90% of the data generated in the next decade will be unstructured yet most of today’s databases are built to handle structured data. NoSQL provides one alternative.
By Troy Cogburn – Trace3 Contributor
What is NoSQL?
NoSQL (Not only SQL) is an emerging open-source database approach that uses a schema-less design and distributed architectures with built-in horizontal scalability and fault tolerance. This makes it ideal for today’s large data volumes, high velocity, and wide variety of data types, AKA Big Data. NoSQL databases come in several different flavors:
- Columnar – like Cassandra and HBase
- Key-value Store – Redis, Riak, and Aerospike
- Graph – Neo4J, Objectivity
- Document Store – MongoDB and Couchbase
With more people and devices being connected to the internet, the amount of data being created is on the rise. In today’s market structured data (predefined tabular data organized in rows and columns) is growing linearly, while unstructured data (text, log files, click streams, blogs, tweets, audio and video) is growing exponentially. This indicates that the “scale-up” model of traditional databases, like RDBMS, will struggle to handle this Big Data, while NoSQL will just “scale-out” with predictable performance. Need to scale your Big Data? Just add another commodity server.

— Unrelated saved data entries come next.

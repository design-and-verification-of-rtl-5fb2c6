# 4x4 Wallace tree multiplier

A combinational multiplier for two 4-bit unsigned numbers, giving an 8-bit
product. Instead of adding the four shifted copies of the multiplicand one
after another, a Wallace tree adds *columns of bits*. Each column that holds
three bits goes into a full adder and each column that holds two goes into a
half adder. These adders pass no carry between them: each just turns its
column into a sum bit and a carry bit for the next column up. Two such
carry-save stages shrink the four partial-product rows to two. A short
ripple-carry adder then adds those two rows. The carry ripples through only
four cells instead of the whole width, across three levels of additions.

```
 a[3:0] ─┐                                   
 b[3:0] ─┴─► partial products ─► stage 1 ─► stage 2 ─► stage 3 ─► out[7:0]
             16 AND gates        2 HA+2 FA  1 HA+3 FA  1 HA+3 FA (ripple)
```

In total: 16 AND gates, 5 half adders and 7 full adders. There is no clock.

## The dot diagram

`Pij = b[i] & a[j]` is the partial product of multiplier bit `i` and
multiplicand bit `j`. Its weight is 2^(i+j), so it sits in column `i+j`.
Bit names below are the ones used in the RTL comments. `S0k`/`C0k` come from
stage 1, `S1k`/`C1k` from stage 2, and `S2k`/`Cout` from stage 3.

```
column:           7    6    5    4    3    2    1    0
row 0                            P03  P02  P01  P00
row 1                       P13  P12  P11  P10
row 2                  P23  P22  P21  P20
row 3             P33  P32  P31  P30
---------------------------------------------------------- stage 1 (rows 0-2)
sums                   P23  S04  S03  S02  S01  P00
carries                C04  C03  C02  C01
row 3             P33  P32  P31  P30
---------------------------------------------------------- stage 2
sums              P33  S14  S13  S12  S11  S01  P00
carries           C14  C13  C12  C11
---------------------------------------------------------- stage 3 (ripple)
product     Cout  S24  S23  S22  S21  S11  S01  P00
```

A column with a single bit passes to the next stage unchanged. So `P00`,
`S01` and `S11` are final product bits as soon as they are formed, and `P23`
and `P33` each skip one stage.

## Adders of each stage

| stage | column | cell | inputs | outputs |
|---|---|---|---|---|
| 1 | 1 | HA | P10, P01 | S01, C01 |
| 1 | 2 | FA | P20, P11, P02 | S02, C02 |
| 1 | 3 | FA | P21, P12, P03 | S03, C03 |
| 1 | 4 | HA | P22, P13 | S04, C04 |
| 2 | 2 | HA | S02, C01 | S11, C11 |
| 2 | 3 | FA | S03, C02, P30 | S12, C12 |
| 2 | 4 | FA | S04, C03, P31 | S13, C13 |
| 2 | 5 | FA | P23, C04, P32 | S14, C14 |
| 3 | 3 | HA | S12, C11 | S21, C21 |
| 3 | 4 | FA | S13, C12, C21 | S22, C22 |
| 3 | 5 | FA | S14, C13, C22 | S23, C23 |
| 3 | 6 | FA | P33, C14, C23 | S24, Cout |

The output is `out = {Cout, S24, S23, S22, S21, S11, S01, P00}`.

Only stage 3 chains carries, through C21, C22 and C23. The slowest path runs
through one cell of stage 1, one of stage 2, and then all four cells of
stage 3.

## The cells

* **Half adder** (`half_adder`): `sum = a ^ b`, `cout = a & b`.
* **Full adder** (`full_adder`): two half adders and an OR gate. The first
  half adder adds `a` and `b`. The second adds that sum and `cin`. `cout` is
  the OR of the two carries, which can never both be 1.

Every adder in the tree is one of these two cells, so the netlist is
structural right down to the gates.

## Files

| file | contents |
|---|---|
| `rtl/wallace_pkg.sv` | shared types: `operand_t` (4 bits), `product_t` (8 bits), `pp_t` (4x4 partial products, `pp[i][j] = b[i] & a[j]`), `csa_row_t` (sums `s[4:1]` and carries `c[4:1]` of one stage) |
| `rtl/half_adder.sv`, `rtl/full_adder.sv` | the two adder cells |
| `rtl/wallace_pp_gen.sv` | the 16 AND gates |
| `rtl/wallace_stage1.sv` | stage 1. Inputs are rows 0 to 2 without the pass-through bits P00 and P23. |
| `rtl/wallace_stage2.sv` | stage 2. Inputs are the stage-1 sums S04..S02, carries C04..C01, P23 and P32..P30. |
| `rtl/wallace_stage3.sv` | stage 3, the 4-cell ripple adder. `x = {P33,S14,S13,S12}` and `y = {C14..C11}` give `hi = {Cout,S24..S21}`. |
| `rtl/wallace_tree_4x4.sv` | top: `a[3:0]`, `b[3:0]` in, `out[7:0]` out |

The stage modules take only the bits they add. The pass-through bits are
wired around them in the top module. For `csa_row_t`, the column of `s[k]`
and `c[k]` depends on the stage: stage 1 puts `s[k]` in column `k`, stage 2 in
column `k+1`. In both stages `c[k]` is one column to the left of `s[k]`. Each
stage module's header comment says which columns it covers.

## Interface and timing

| port | dir | width | meaning |
|---|---|---|---|
| `a` | in | 4 | multiplicand, unsigned |
| `b` | in | 4 | multiplier, unsigned |
| `out` | out | 8 | `a * b` |

The multiplier is purely combinational: it has no clock, reset, handshake or
latency in cycles. `out` is valid one gate-path delay after the inputs
change. To use it in a clocked design, register the inputs or the output
around it.

## Design choices

These points are not fixed by the reference design this RTL follows. They
are choices made here:

* **Unsigned operands.** Every worked example in the reference is an unsigned
  product, for example 14 × 13 = 182 and 10 × 14 = 140. No sign handling is
  described.
* **No registers.** The reference shows only adder cells and AND gates.
* **Row index = multiplier bit.** `Pij` means `b[i] & a[j]`. Swapping the
  roles of `a` and `b` would give the same product, because each bit's
  column is `i+j` either way.
* **Fixed size.** The design is written for 4x4 only. The adder placement is
  spelled out column by column, as in the reference, so the RTL has no width
  parameter. A wider Wallace tree needs a new reduction schedule, not just a
  new parameter value.

## Verification

Each testbench in `tb/` checks itself and ends with one line,
`TB_RESULT checks=N failures=M`.

| testbench | what it checks |
|---|---|
| `tb_half_adder`, `tb_full_adder` | full truth tables, written out as constants |
| `tb_wallace_pp_gen` | all 256 operand pairs: each of the 16 bits, and that the weighted bits add up to `a*b` |
| `tb_wallace_stage1`, `tb_wallace_stage2` | every input combination (2^10 and 2^11): for each adder, `sum + 2*carry` equals the number of ones in its column, and the stage keeps the weighted value of its inputs |
| `tb_wallace_stage3` | all 256 row pairs: `hi == x + y`. It also requires a carry that ripples through the whole chain. |
| `tb_wallace_tree_4x4` | eight directed products (182, 50, 45, 18, 30, 91, 36, 140), then all 256 pairs. It counts the carry out of each of the 12 adders and a carry through all of stage 3, and fails if any of them never happens. |
| `tb_wallace_random_cov` | class-based random test with an interface (`tb/wallace_if.sv`). Random pairs are driven until three coverage groups are complete: 16 values of `a`, 16 of `b`, and all 256 pairs. Every product is checked. |

Since the input space has only 256 pairs, the exhaustive top-level test
proves the multiplier correct. The unit tests localise a fault to a stage or
a cell.

Run a testbench with Verilator 5 from the project root:

```
verilator --binary --timing --assert --top-module tb_wallace_tree_4x4 \
    rtl/*.sv tb/tb_wallace_tree_4x4.sv
./obj_dir/Vtb_wallace_tree_4x4
```

For `tb_wallace_random_cov`, also add `tb/wallace_if.sv`. Each testbench
finishes in well under a second.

Another compelling driver for NoSQL adoption is its cost when compared with RDBMS alternatives.
One could argue that open-source RDBMS systems are a cheap, but even a free structured database like MySQL requires costly DBA labor to manage and operate. NoSQL solutions require some installation and configuration, but after that they need only minimal administration. Being open-source, NoSQL requires an enterprise support provider, but even with this overhead, they remain significantly cheaper that their RDBMS cousins.
A NoSQL Example – Cassandra
Cassandra is a columnar store NoSQL database based on Google’s BigTable and Amazon’s Dynamo projects and originally developed by Facebook for their peer-to-peer network, becoming an Apache open-source project 2009. Cassandra is extremely scalable. It uses a master-less design with no single points of failure and supports redundancy across multiple data centers and/or clouds. Its distributed storage spreads data across a swarm of commodity servers providing massive throughput and very high availability. This makes it ideal for Big Data stores, online transaction processing, online web retail, social media and write intensive applications.
Several well-known companies have adopted Cassandra. Netflix migrated from Oracle to Datastax’s Cassandra in 2010 and now stores 95% of their data on it. Companies like Nutanix are using open-source Cassandra as an embedded database while Ebay is using Datastax Cassandra as the backbone for their fraud detection infrastructure. Other adopters include Instagram, Cisco, Adobe, Hulu, Rackspace, Microsoft, and GitHub.
When NoSQL? When RDBMS?
While enterprises are eying NoSQL due to runaway structured database costs and ballooning Big Data, RDBMS still remains the best solution for most of today’s “Traditional Business Data”. If a system requires full ACID (Atomicity, Consistency, Isolation, Durability) compliance and solid referential integrity, which guarantees transactions are reliable, then a traditional RDBMS database is likely called for. On the other hand, if a Big Data solution is required then NoSQL is the ticket. NoSQL provides high availability and scalable performance for high throughput systems. While these are only rules of thumb, generally this is the pattern in which enterprises are finding the most value.
Where from here?
Even though in the next decade most data will be unstructured this doesn’t mean that RDBMS systems are on their way out. Big Data will find a home in NoSQL databases while Traditional Business Data will remain in RDBMS solutions.